Segundo Antunes (2014), as mudanças ocorridas no trabalho – a partir da década de 1970 – apontam para a formação de um conjunto multiforme com tendências mundiais de informalização da força de trabalho e de ampliação dos processos de precarização social do trabalho. No Brasil, essa questão torna-se mais intensa por não ter atingido patamares de desenvolvimento produtivo e de proteção social semelhante aos dos países de capitalismo central, assim como não obteve níveis amplos de emprego, conservando traços antigos de sua formação socioeconômica.
Nas últimas décadas, formalidade e informalidade do trabalho têm caminhado cada vez mais próximas. Os processos variados de terceirização têm sido intermediadores dessas relações e, consequentemente, assumem um papel central em nossa sociedade, transformando-se em uma das estratégias principais do patronato (ANTUNES e DRUCK, 2014).
Essa realidade pode ser observada nas chamadas “consultorias empresariais”, nas quais a articulação entre trabalho terceirizado com vínculo formal e trabalho informal, sem garantias mínimas previstas na Consolidação das Leis Trabalhistas (CLT), são expressões do aumento da exploração do trabalho vivenciadas por profissionais com nível superior de diversas áreas. As características das contratações desses profissionais revelam a realização de trabalho ocasional, domiciliar, com baixa remuneração, entre outros, sob a aparência de algo moderno, inovador e criativo, mas reduzindo salários, intensificando o controle das atividades e, consequentemente, ampliando a subordinação do profissional contratado com status de “consultoria”.

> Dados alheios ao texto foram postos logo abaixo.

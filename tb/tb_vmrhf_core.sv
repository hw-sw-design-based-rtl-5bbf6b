// tb_vmrhf_core: streams random image bands into the filter core, column by
// column, and checks every filtered pixel against the reference model and
// the two-cycle latency from window to result.
module tb_vmrhf_core;
  import vmrhf_pkg::*;
  import vmrhf_ref_pkg::*;

  int checks = 0, failures = 0;
  logic clk = 0, rst_n = 0;
  logic row_start = 0, in_valid = 0;
  pixel_t in_pix = '0;
  logic out_valid;
  pixel_t out_pix;

  vmrhf_core dut (.*);

  always #5 clk = ~clk;

  initial begin : watchdog
    repeat (500000) @(posedge clk);
    failures++;
    $display("TB_RESULT checks=%0d failures=%0d", checks, failures);
    $finish;
  end

  logic [23:0] expq [$];
  longint cyc = 0, last_pix_cyc [$];

  always @(posedge clk) cyc <= cyc + 1;

  // Result checker: every out_valid pops the oldest expected pixel.
  always @(posedge clk) begin
    if (rst_n && out_valid) begin
      checks++;
      if (expq.size() == 0) begin
        failures++;
        $display("FAIL unexpected result %h", out_pix);
      end else begin
        automatic logic [23:0] e = expq.pop_front();
        automatic longint t = last_pix_cyc.pop_front();
        if (out_pix !== pixel_t'(e)) begin
          failures++;
          $display("FAIL result %h expected %h", out_pix, e);
        end
        checks++;
        if (cyc - t != 3) begin
          failures++;
          $display("FAIL latency %0d cycles, expected 3", cyc - t);
        end
      end
    end
  end

  initial begin
    rgb_t col [3], w [9], y;
    repeat (3) @(posedge clk);
    rst_n = 1;
    for (int band = 0; band < 12; band++) begin
      automatic int width = $urandom_range(3, 30);
      automatic logic [23:0] base = 24'($urandom);
      for (int c = 0; c < width; c++) begin
        for (int r = 0; r < 3; r++) begin
          automatic logic [23:0] p = (band % 2) ? 24'($urandom)
                                      : base ^ {3{8'($urandom_range(0, 31))}};
          if ($urandom_range(0, 19) == 0) p = 24'($urandom);   // impulse
          @(negedge clk);
          row_start = (c == 0 && r == 0);
          in_valid  = 1'b1;
          in_pix    = pixel_t'(p);
          for (int i = 0; i < 8; i++) w[i] = w[i+1];
          unpack(p, w[8]);
          if (c >= 2 && r == 2) begin
            ref_pixel(w, y);
            expq.push_back(pack(y));
            last_pix_cyc.push_back(cyc);
          end
        end
        if (band % 3 == 1) begin
          @(negedge clk);
          in_valid  = 1'b0;
          row_start = 1'b0;
        end
      end
      @(negedge clk);
      in_valid  = 1'b0;
      row_start = 1'b0;
    end
    repeat (5) @(posedge clk);
    checks++;
    if (expq.size() != 0) begin
      failures++;
      $display("FAIL %0d results missing", expq.size());
    end
    $display("TB_RESULT checks=%0d failures=%0d", checks, failures);
    $finish;
  end
endmodule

Por outro lado, isso não significa dizer que não existam possibilidades dos assistentes sociais prestarem consultorias e assessorias com objetivos de melhoria dos serviços, bem como sintonizados com o projeto ético-político hegemônico no Serviço Social assumindo o seu real sentido de qualificação profissional e de ampliação dos direitos das classes trabalhadoras. Essas consultorias podem ser realizadas em diversas áreas de atuação, tais como: saúde, educação, sociojurídica, acadêmica etc.
Em nossa pesquisa de doutorado, privilegiamos o estudo de duas modalidades de “consultoria”: as especializadas em Programas de Assistência ao Empregado (PAE) e as especializadas em Serviço Social4. A reflexão proposta neste artigo se concentrará na primeira modalidade pesquisada, as especializadas em Programas da Assistência ao Empregado (PAE), por ser menos conhecida pela categoria profissional e apresentar maior impacto nas condições gerais de trabalho, com maior redução da autonomia relativa dos profissionais. A exposição será organizada em três momentos: 1) uma breve apresentação dos Programas de Assistência ao Empregado (PAE); 2) os principais impactos para os assistentes sociais e para os usuários desses serviços; e 3) algumas considerações finais.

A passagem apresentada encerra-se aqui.